Maybe if every box of Uncle Bens instant rice had included a free Twinkie, people might have made a fuss....


----------



## nicko (Oct 5, 2001)

@kokopuffs Need I say more my friend, need I say more....





  








Capture.PNG




__
nicko


__
Jul 25, 2014












  








Capture2.PNG




__
nicko


__
Jul 25, 2014








And... Wait there is more. Twinikies have their own wikipedia page http://en.wikipedia.org/wiki/Twinkie

Uncle Ben's instant rice does not.


----------



## koukouvagia (Apr 3, 2008)

I think only those who care for that rice will make a fuss. If there enough it will continue to be made. But my guess is that it doesn't sell. And every region and market is different. What about other markets in your area?

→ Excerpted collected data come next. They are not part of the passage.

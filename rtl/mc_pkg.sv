// mc_pkg: types and constants shared by the motion-compensation engine and the
// SDRAM memory controller.
//
// Motion vectors are quarter-pel for luma, signed, 10 bits per component, which
// is the interpolation search range [-128, +127.75]; an MV pair is 20 bits, the
// size of one stored co-located MV.  Picture order counts are 16-bit signed.  The SDRAM geometry
// defaults to a 512K x 32 x 4-bank part (2048 rows x 256 columns per bank).
package mc_pkg;

  localparam int unsigned MV_W    = 10;  // one MV component, quarter-pel: [-128, +127.75]
  localparam int unsigned POC_W   = 16;
  localparam int unsigned PIX_W   = 8;
  localparam int unsigned WORD_W  = 32;  // external data bus: 4 pixels

  typedef logic signed [MV_W-1:0] mvc_t;

  typedef struct packed {
    mvc_t x;
    mvc_t y;
  } mv_t;

  // Macroblock partition types handled by the MV predictor.
  typedef enum logic [2:0] {
    MB_16X16 = 3'd0,
    MB_16X8  = 3'd1,
    MB_8X16  = 3'd2,
    MB_8X8   = 3'd3,
    MB_4X4   = 3'd4
  } part_t;

  // How a motion vector is produced.
  typedef enum logic [1:0] {
    MVM_MVP      = 2'd0,  // MVP + MVD
    MVM_SPATIAL  = 2'd1,  // spatial direct: MVP without MVD
    MVM_TEMPORAL = 2'd2   // temporal direct: scaled co-located MV
  } mvmode_t;

  // Weighted prediction mode.
  typedef enum logic [1:0] {
    WP_DEFAULT  = 2'd0,
    WP_EXPLICIT = 2'd1,
    WP_IMPLICIT = 2'd2
  } wpmode_t;

  // SDRAM commands (encoding of {cs_n, ras_n, cas_n, we_n} is left to the pad side).
  typedef enum logic [2:0] {
    SD_NOP  = 3'd0,
    SD_PRE  = 3'd1,
    SD_ACT  = 3'd2,
    SD_READ = 3'd3,
    SD_WRIT = 3'd4
  } sdcmd_t;

  // Access status detected by the address queue (Sec. on access latency).
  typedef enum logic [1:0] {
    ST_BANKHIT_ROWHIT   = 2'd0,
    ST_BANKHIT_ROWMISS  = 2'd1,
    ST_BANKMISS_ROWHIT  = 2'd2,
    ST_BANKMISS_ROWMISS = 2'd3
  } acc_status_t;

  // Data types stored in the SDRAM.
  typedef enum logic [1:0] {
    DT_MV     = 2'd0,  // co-located motion vector (20 bits in one column)
    DT_LUMA   = 2'd1,
    DT_CHROMA = 2'd2
  } dtype_t;

  function automatic mvc_t med3(input mvc_t a, input mvc_t b, input mvc_t c);
    mvc_t mx, mn;
    mx = (a > b) ? a : b;  mx = (mx > c) ? mx : c;
    mn = (a < b) ? a : b;  mn = (mn < c) ? mn : c;
    return mvc_t'(a + b + c - mx - mn);
  endfunction

  function automatic logic [PIX_W-1:0] clip1(input logic signed [31:0] v);
    if (v < 0)        return '0;
    else if (v > 255) return 8'd255;
    else              return v[7:0];
  endfunction

endpackage
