// addr_translator: dynamic logical-to-physical address translator.
//
// Turns a logical address from the channel address generator into an SDRAM
// physical address (bank, row, column), following the frame layout of the
// design:
//   * each 8x8 quadrant of a macroblock (MB) lives in one bank: quadrant
//     (qy, qx) -> bank 2*qy + qx.  In that bank a luma MB takes 16 consecutive
//     columns (its four 4x4 blocks, Y0 Y1 Y4 Y5 for bank 0, each stored as four
//     32-bit column words of 4 vertically adjacent pixels); a chroma MB takes
//     8 columns (its 4x4 Cb quadrant, then its 4x4 Cr quadrant);
//   * the co-located motion vector of 8x8 block k of an MB takes one column of
//     bank k (20 bits of the 32-bit word);
//   * a frame is laid out as: motion-vector partition first, then all luma
//     MBs, then all chroma MBs, MBs in raster order, filling each SDRAM row
//     (page) before the next;
//   * a frame start table (the field list index controller) holds the first
//     row of each stored frame, so frames can be placed anywhere and moved
//     (dynamic allocation); it is written through tbl_we.
// With 256 columns per row a row holds 16 luma MBs, 32 chroma MBs or the motion
// vectors of 256 MBs.  Per frame this makes MV_ROWS + LUMA_ROWS + CHROMA_ROWS
// rows (32 + 510 + 255 for 120 x 68 MBs).
//
// Logical address: dtype; frame (index into the start table); for pixels x, y in
// pixels of that plane (luma 0..16*W-1, chroma 0..8*W-1, y is the row of the
// word's top pixel, a multiple of 4) and comp (0 = Cb, 1 = Cr); for motion
// vectors x, y = MB column/row and mvk = 8x8 block index.
// Translation is combinational; the table write takes effect next cycle.
// Reset fills the table with back-to-back frames (frame i at i*FRAME_ROWS,
// modulo the rows of the part), which is this module's choice.
module addr_translator
  import mc_pkg::*;
#(
  parameter int unsigned FRAME_W_MB = 120,
  parameter int unsigned FRAME_H_MB = 68,
  parameter int unsigned NFRAMES    = 17,
  parameter int unsigned ROW_W      = 11,
  parameter int unsigned COL_W      = 8,
  localparam int unsigned NMB         = FRAME_W_MB * FRAME_H_MB,
  localparam int unsigned COLS        = 1 << COL_W,
  localparam int unsigned MV_ROWS     = (NMB + COLS - 1) / COLS,
  localparam int unsigned LUMA_ROWS   = (NMB * 16 + COLS - 1) / COLS,
  localparam int unsigned CHROMA_ROWS = (NMB * 8 + COLS - 1) / COLS,
  localparam int unsigned FRAME_ROWS  = MV_ROWS + LUMA_ROWS + CHROMA_ROWS,
  localparam int unsigned FI_W        = (NFRAMES > 1) ? $clog2(NFRAMES) : 1
)(
  input  logic             clk,
  input  logic             rst_n,
  // frame start table
  input  logic             tbl_we,
  input  logic [FI_W-1:0]  tbl_idx,
  input  logic [ROW_W-1:0] tbl_row,
  // logical address
  input  dtype_t           dtype,
  input  logic [FI_W-1:0]  frame,
  input  logic [11:0]      x,
  input  logic [11:0]      y,
  input  logic             comp,
  input  logic [1:0]       mvk,
  // physical address
  output logic [1:0]       bank,
  output logic [ROW_W-1:0] row,
  output logic [COL_W-1:0] col
);

  logic [ROW_W-1:0] base [NFRAMES];

  always_ff @(posedge clk or negedge rst_n) begin
    if (!rst_n) begin
      for (int i = 0; i < int'(NFRAMES); i++) base[i] <= ROW_W'(i * FRAME_ROWS);
    end else if (tbl_we && int'(tbl_idx) < int'(NFRAMES)) begin
      base[tbl_idx] <= tbl_row;
    end
  end

  always_comb begin
    logic [31:0] n, lin, region;
    logic [ROW_W-1:0] fbase;
    fbase = (int'(frame) < int'(NFRAMES)) ? base[frame] : '0;
    unique case (dtype)
      DT_MV: begin
        n      = 32'(y) * FRAME_W_MB + 32'(x);
        bank   = mvk;
        lin    = n;
        region = 32'd0;
      end
      DT_CHROMA: begin
        n      = 32'(y[11:3]) * FRAME_W_MB + 32'(x[11:3]);
        bank   = {y[2], x[2]};
        lin    = n * 8 + 32'(comp) * 4 + 32'(x[1:0]);
        region = MV_ROWS + LUMA_ROWS;
      end
      default: begin // DT_LUMA
        n      = 32'(y[11:4]) * FRAME_W_MB + 32'(x[11:4]);
        bank   = {y[3], x[3]};
        lin    = n * 16 + 32'({y[2], x[2]}) * 4 + 32'(x[1:0]);
        region = MV_ROWS;
      end
    endcase
    col = lin[COL_W-1:0];
    row = fbase + ROW_W'(region) + ROW_W'(lin >> COL_W);
  end

endmodule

Being in Greece now, there is a type of snack food made by Cheetos that I just love to snack on here but I've never seen them in the states. It wouldn't sell.


----------



## mezzaluna (Aug 29, 2000)

I think it's probably that the prepared, shelf-stable version is becoming more prevalent. I sympathize with packrat, though! I get very frustrated when a product I like and depend on vanishes without warning. It was that way with the coffee-replacement Postum. My in-laws loved it, then suddenly it was gone. I was able to get a friend in Canada to send some for a while, then it was gone from there too. Now it's only available for something like $17 a jar from The Vermont Country Store, a company famous for handling obscure nostalgic products (think Evening in Paris perfume, Sky Bar candy bars, Beeman's gum).


----------



## flipflopgirl (Jun 27, 2012)

phatch said:


> I've noticed over the last few years that the converted rice box dishes in the grocers aisle have transitioned to fully prepared rice in steri pouches. The market is moving towards increased convenience IMHO.
> 
> Check some other grocers. It may be that your grocers wholesaler had stopped carrying it. And not that uncle Bens discontinued it


I tried one of those pouch rice abominations when the product was new on the market.

If I ever have a burning need for a mushy block o'rice with an odd chemical aftertaste I know right where to source it.

mimi


----------



## Stan Holcomb (Dec 22, 2017)

Uncle Ben's (Enriched Long Grain) Instant White Rice (14 ounce box) is being phased out and replaced by Uncle Ben's Original Long Grain White "Ready Rice" (8.8 ounce packets) a more expensive and profitable alternative.


----------



## Jain Daugh (Nov 28, 2017)

I'm just not a fan of most white rices - long grain especially. To me those are like eating Styrofoam! But perhaps packrat79 would have success if he looked for - parboiled rice? A wholesale food/restaurant supplier we go to has #25 bags of -
*PARBOILED ENRICHED LONG GRAIN RICE - https://www.instacart.com/smart-fin...reet-parboiled-enriched-long-grain-rice-25-lb*
which I would bet are the same thing that Uncle Ben's was anyway. Here's a Wikipedia link to parboiled rice (also know as converted!) - https://en.wikipedia.org/wiki/Parboiled_rice


----------



## halb (May 25, 2015)

Yes, that's what we use only brown rice. We have a rice cooker that will do a minimum of 30 cups. So if we have any left over we put it in plastic deli containers, let it cool then freeze it. Stick that in the microwave for maybe 5 minutes- there's your instant rice.


----------



## Jain Daugh (Nov 28, 2017)

halb said:


> Yes, that's what we use only brown rice. We have a rice cooker that will do a minimum of 30 cups. So if we have any left over we put it in plastic deli containers, let it cool then freeze it. Stick that in the microwave for maybe 5 minutes- there's your instant rice.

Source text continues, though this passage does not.